═════ RECORDS SHOWN ═════

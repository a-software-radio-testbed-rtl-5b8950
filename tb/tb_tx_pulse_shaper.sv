// tb_tx_pulse_shaper: checks the x4 RRC interpolator and fs/4 modulation.
//
// The testbench answers each chip request one cycle later with a random complex
// chip and keeps the list of chips sent.  Output sample n = 4g + p must equal
// sign(p) * sum_i h[p + 4i] * a[g - 2 - i] >> 14 (Re for even p, Im for odd p,
// signs + - - + ), computed here from the full 49-tap impulse response: the chip
// requested after group g-2 enters the delay line at the end of group g-1.  sample_en is held high in every
// cycle, the fastest rate the block supports; one chip request per 4 samples, one
// output per strobe and a mostly non-zero output are also checked.
module tb_tx_pulse_shaper;
  import sdr_pkg::*;

  logic clk = 0, rst_n = 0;
  always #5 clk = ~clk;

  logic sample_en, chip_req, chip_valid, out_valid;
  logic signed [13:0] chip_re, chip_im;
  logic signed [15:0] out_sample;

  tx_pulse_shaper dut (.*);

  int checks = 0, failures = 0;
  int are [4096], aim [4096];
  int nchips = 0, nout = 0, nreq = 0, nz = 0;

  always @(posedge clk) begin
    chip_valid <= 1'b0;
    if (rst_n && chip_req) begin
      are[nchips] = $signed($urandom_range(0, 4000)) - 2000;
      aim[nchips] = $signed($urandom_range(0, 4000)) - 2000;
      chip_re    <= 14'(are[nchips]);
      chip_im    <= 14'(aim[nchips]);
      chip_valid <= 1'b1;
      nchips++;
      nreq++;
    end
    if (rst_n && out_valid) begin
      int g, p;
      longint acc, e;
      g = nout / 4; p = nout % 4;
      acc = 0;
      for (int i = 0; i < 13; i++) begin
        int t, idx;
        t = p + 4 * i; idx = g - 2 - i;
        if (t < 49 && idx >= 0)
          acc += longint'(RRC_TAPS[t]) * longint'((p % 2 == 0) ? are[idx] : aim[idx]);
      end
      if (p == 1 || p == 2) acc = -acc;
      e = acc >>> 14;
      if (e > 32767) e = 32767;
      if (e < -32768) e = -32768;
      checks++;
      if (longint'(out_sample) != e) begin
        failures++;
        if (failures < 10) $display("sample %0d: got %0d exp %0d", nout, out_sample, e);
      end
      if (out_sample != 0) nz++;
      nout++;
    end
  end

  initial begin
    sample_en = 0; chip_re = 0; chip_im = 0; chip_valid = 0;
    repeat (3) @(posedge clk);
    rst_n = 1;
    @(posedge clk) sample_en <= 1;
    repeat (4000) @(posedge clk);
    sample_en <= 0;
    repeat (3) @(posedge clk);
    // one output per sample_en cycle (4000 of them, pipeline latency aside)
    checks++;
    if (nout < 3990 || nout > 4000) begin
      failures++;
      $display("got %0d output samples for 4000 sample strobes", nout);
    end
    checks++;
    if (nz < nout / 2) begin
      failures++;
      $display("only %0d of %0d output samples are non-zero", nz, nout);
    end
    checks++;
    if (nreq != nout / 4) begin
      failures++;
      $display("requests %0d for %0d samples", nreq, nout);
    end
    $display("TB_RESULT checks=%0d failures=%0d", checks, failures);
    $finish;
  end

  initial begin
    repeat (20000) @(posedge clk);
    failures++;
    $display("watchdog expired");
    $display("TB_RESULT checks=%0d failures=%0d", checks, failures);
    $finish;
  end
endmodule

═════

▶ **WHAT IS NEEDED**
From the data above, pick out each line containing "zero" and copy it.

▶ **RESULT OF THE EXERCISE**
// output per strobe and a mostly non-zero output are also checked.
      $display("only %0d of %0d output samples are non-zero", nz, nout);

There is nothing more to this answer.